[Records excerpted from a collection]
::::::::::
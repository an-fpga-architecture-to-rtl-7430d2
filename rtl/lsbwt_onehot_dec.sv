// One-hot decoder: turns the priority encoder's position into an N-bit word
// with only that bit set, or all zeros when valid is low. Combinational.
module lsbwt_onehot_dec #(
  parameter int unsigned N = lsbwt_pkg::DEF_N,
  localparam int unsigned IDX_W = (N > 1) ? $clog2(N) : 1
) (
  input  logic [IDX_W-1:0] idx,
  input  logic             valid,
  output logic [N-1:0]     onehot
);

  always_comb begin
    onehot = '0;
    for (int i = 0; i < N; i++)
      onehot[i] = valid && (idx == IDX_W'(i));
  end

endmodule
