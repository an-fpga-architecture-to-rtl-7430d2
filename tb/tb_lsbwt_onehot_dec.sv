// Test of lsbwt_onehot_dec (N = 128): every index with valid high gives a
// word with exactly that bit set; valid low gives zero.
module tb_lsbwt_onehot_dec;
  localparam int N = 128;
  logic [6:0]   idx;
  logic         valid;
  logic [N-1:0] onehot;
  int checks = 0, failures = 0;

  lsbwt_onehot_dec #(.N(N)) dut (.idx, .valid, .onehot);

  initial begin
    #100000;
    failures++;
    $display("TB_RESULT checks=%0d failures=%0d", checks, failures);
    $finish;
  end

  initial begin
    for (int i = 0; i < N; i++) begin
      for (int v = 0; v < 2; v++) begin
        logic [N-1:0] e;
        idx = 7'(i);
        valid = v[0];
        e = v ? (N'(1) << i) : '0;
        #1;
        checks++;
        if (onehot !== e) begin
          failures++;
          $display("FAIL: idx=%0d valid=%0d onehot=%h", i, v, onehot);
        end
      end
    end
    $display("TB_RESULT checks=%0d failures=%0d", checks, failures);
    $finish;
  end
endmodule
::::::::::
## The problem
I'd like all of the entries written out again exactly as they appear above.

## Reply to the task
repository an-fpga-architecture-to-rtl-7430d2
filename rtl/lsbwt_onehot_dec.sv
// One-hot decoder: turns the priority encoder's position into an N-bit word
// with only that bit set, or all zeros when valid is low. Combinational.
module lsbwt_onehot_dec #(
  parameter int unsigned N = lsbwt_pkg::DEF_N,
  localparam int unsigned IDX_W = (N > 1) ? $clog2(N) : 1
) (
  input  logic [IDX_W-1:0] idx,
  input  logic             valid,
  output logic [N-1:0]     onehot
);

  always_comb begin
    onehot = '0;
    for (int i = 0; i < N; i++)
      onehot[i] = valid && (idx == IDX_W'(i));
  end

endmodule
repository an-fpga-architecture-to-rtl-7430d2
filename tb/tb_lsbwt_onehot_dec.sv
// Test of lsbwt_onehot_dec (N = 128): every index with valid high gives a
// word with exactly that bit set; valid low gives zero.
module tb_lsbwt_onehot_dec;
  localparam int N = 128;
  logic [6:0]   idx;
  logic         valid;
  logic [N-1:0] onehot;
  int checks = 0, failures = 0;

  lsbwt_onehot_dec #(.N(N)) dut (.idx, .valid, .onehot);

  initial begin
    #100000;
    failures++;
    $display("TB_RESULT checks=%0d failures=%0d", checks, failures);
    $finish;
  end

  initial begin
    for (int i = 0; i < N; i++) begin
      for (int v = 0; v < 2; v++) begin
        logic [N-1:0] e;
        idx = 7'(i);
        valid = v[0];
        e = v ? (N'(1) << i) : '0;
        #1;
        checks++;
        if (onehot !== e) begin
          failures++;
          $display("FAIL: idx=%0d valid=%0d onehot=%h", i, v, onehot);
        end
      end
    end
    $display("TB_RESULT checks=%0d failures=%0d", checks, failures);
    $finish;
  end
endmodule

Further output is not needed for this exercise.